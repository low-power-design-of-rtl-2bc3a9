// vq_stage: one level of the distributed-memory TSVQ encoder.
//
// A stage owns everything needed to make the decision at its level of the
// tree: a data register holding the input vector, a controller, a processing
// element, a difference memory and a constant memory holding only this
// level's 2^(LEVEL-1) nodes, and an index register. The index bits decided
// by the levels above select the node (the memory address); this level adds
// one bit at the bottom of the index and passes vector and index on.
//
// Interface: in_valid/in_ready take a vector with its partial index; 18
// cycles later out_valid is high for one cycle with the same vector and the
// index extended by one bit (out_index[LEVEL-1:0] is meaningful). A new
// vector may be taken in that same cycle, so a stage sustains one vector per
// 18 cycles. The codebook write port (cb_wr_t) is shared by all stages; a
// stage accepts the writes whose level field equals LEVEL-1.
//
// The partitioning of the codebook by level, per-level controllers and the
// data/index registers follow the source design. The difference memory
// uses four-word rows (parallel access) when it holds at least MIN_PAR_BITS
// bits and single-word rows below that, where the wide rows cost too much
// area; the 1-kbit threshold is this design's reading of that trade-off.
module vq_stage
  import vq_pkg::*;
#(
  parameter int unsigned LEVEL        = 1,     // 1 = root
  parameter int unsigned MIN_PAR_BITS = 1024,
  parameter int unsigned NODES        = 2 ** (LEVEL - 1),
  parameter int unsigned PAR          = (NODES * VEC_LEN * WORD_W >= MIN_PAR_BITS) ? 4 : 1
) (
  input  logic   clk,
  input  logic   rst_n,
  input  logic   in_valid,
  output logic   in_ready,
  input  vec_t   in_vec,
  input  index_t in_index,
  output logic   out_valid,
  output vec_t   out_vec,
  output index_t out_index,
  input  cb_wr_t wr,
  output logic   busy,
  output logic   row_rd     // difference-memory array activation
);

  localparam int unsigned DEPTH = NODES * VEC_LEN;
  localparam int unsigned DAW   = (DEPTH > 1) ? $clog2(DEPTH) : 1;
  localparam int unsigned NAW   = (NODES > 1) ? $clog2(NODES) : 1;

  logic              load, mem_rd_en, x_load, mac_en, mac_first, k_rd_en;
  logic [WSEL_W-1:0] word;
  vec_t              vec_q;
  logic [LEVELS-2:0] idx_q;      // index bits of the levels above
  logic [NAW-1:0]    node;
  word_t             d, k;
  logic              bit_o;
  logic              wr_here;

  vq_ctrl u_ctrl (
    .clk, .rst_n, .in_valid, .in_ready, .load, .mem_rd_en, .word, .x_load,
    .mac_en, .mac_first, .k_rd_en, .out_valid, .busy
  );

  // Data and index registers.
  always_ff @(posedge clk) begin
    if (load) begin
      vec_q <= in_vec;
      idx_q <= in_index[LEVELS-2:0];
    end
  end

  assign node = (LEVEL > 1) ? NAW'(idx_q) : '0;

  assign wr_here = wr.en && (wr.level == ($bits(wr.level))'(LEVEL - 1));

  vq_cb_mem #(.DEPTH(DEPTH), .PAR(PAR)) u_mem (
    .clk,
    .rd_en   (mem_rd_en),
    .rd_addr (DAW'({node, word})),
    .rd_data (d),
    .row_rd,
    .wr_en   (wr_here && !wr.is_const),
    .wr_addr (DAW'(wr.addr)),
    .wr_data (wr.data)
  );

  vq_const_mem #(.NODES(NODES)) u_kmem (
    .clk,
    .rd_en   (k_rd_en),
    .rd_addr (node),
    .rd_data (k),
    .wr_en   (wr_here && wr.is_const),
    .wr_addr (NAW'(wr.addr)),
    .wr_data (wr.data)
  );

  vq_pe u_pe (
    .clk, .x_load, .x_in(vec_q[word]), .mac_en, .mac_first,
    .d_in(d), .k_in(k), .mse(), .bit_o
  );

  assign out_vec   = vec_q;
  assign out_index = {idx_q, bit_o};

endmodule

Task description ->
What is needed is an exact copy of all the entries.

Completed exercise ->
repository low-power-design-of-rtl-2bc3a9
// vq_stage: one level of the distributed-memory TSVQ encoder.
//
// A stage owns everything needed to make the decision at its level of the
// tree: a data register holding the input vector, a controller, a processing
// element, a difference memory and a constant memory holding only this
// level's 2^(LEVEL-1) nodes, and an index register. The index bits decided
// by the levels above select the node (the memory address); this level adds
// one bit at the bottom of the index and passes vector and index on.
//
// Interface: in_valid/in_ready take a vector with its partial index; 18
// cycles later out_valid is high for one cycle with the same vector and the
// index extended by one bit (out_index[LEVEL-1:0] is meaningful). A new
// vector may be taken in that same cycle, so a stage sustains one vector per
// 18 cycles. The codebook write port (cb_wr_t) is shared by all stages; a
// stage accepts the writes whose level field equals LEVEL-1.
//
// The partitioning of the codebook by level, per-level controllers and the
// data/index registers follow the source design. The difference memory
// uses four-word rows (parallel access) when it holds at least MIN_PAR_BITS
// bits and single-word rows below that, where the wide rows cost too much
// area; the 1-kbit threshold is this design's reading of that trade-off.
module vq_stage
  import vq_pkg::*;
#(
  parameter int unsigned LEVEL        = 1,     // 1 = root
  parameter int unsigned MIN_PAR_BITS = 1024,
  parameter int unsigned NODES        = 2 ** (LEVEL - 1),
  parameter int unsigned PAR          = (NODES * VEC_LEN * WORD_W >= MIN_PAR_BITS) ? 4 : 1
) (
  input  logic   clk,
  input  logic   rst_n,
  input  logic   in_valid,
  output logic   in_ready,
  input  vec_t   in_vec,
  input  index_t in_index,
  output logic   out_valid,
  output vec_t   out_vec,
  output index_t out_index,
  input  cb_wr_t wr,
  output logic   busy,
  output logic   row_rd     // difference-memory array activation
);

  localparam int unsigned DEPTH = NODES * VEC_LEN;
  localparam int unsigned DAW   = (DEPTH > 1) ? $clog2(DEPTH) : 1;
  localparam int unsigned NAW   = (NODES > 1) ? $clog2(NODES) : 1;

  logic              load, mem_rd_en, x_load, mac_en, mac_first, k_rd_en;
  logic [WSEL_W-1:0] word;
  vec_t              vec_q;
  logic [LEVELS-2:0] idx_q;      // index bits of the levels above
  logic [NAW-1:0]    node;
  word_t             d, k;
  logic              bit_o;
  logic              wr_here;

  vq_ctrl u_ctrl (
    .clk, .rst_n, .in_valid, .in_ready, .load, .mem_rd_en, .word, .x_load,
    .mac_en, .mac_first, .k_rd_en, .out_valid, .busy
  );

  // Data and index registers.
  always_ff @(posedge clk) begin
    if (load) begin
      vec_q <= in_vec;
      idx_q <= in_index[LEVELS-2:0];
    end
  end

  assign node = (LEVEL > 1) ? NAW'(idx_q) : '0;

  assign wr_here = wr.en && (wr.level == ($bits(wr.level))'(LEVEL - 1));

  vq_cb_mem #(.DEPTH(DEPTH), .PAR(PAR)) u_mem (
    .clk,
    .rd_en   (mem_rd_en),
    .rd_addr (DAW'({node, word})),
    .rd_data (d),
    .row_rd,
    .wr_en   (wr_here && !wr.is_const),
    .wr_addr (DAW'(wr.addr)),
    .wr_data (wr.data)
  );

  vq_const_mem #(.NODES(NODES)) u_kmem (
    .clk,
    .rd_en   (k_rd_en),
    .rd_addr (node),
    .rd_data (k),
    .wr_en   (wr_here && wr.is_const),
    .wr_addr (NAW'(wr.addr)),
    .wr_data (wr.data)
  );

  vq_pe u_pe (
    .clk, .x_load, .x_in(vec_q[word]), .mac_en, .mac_first,
    .d_in(d), .k_in(k), .mse(), .bit_o
  );

  assign out_vec   = vec_q;
  assign out_index = {idx_q, bit_o};

endmodule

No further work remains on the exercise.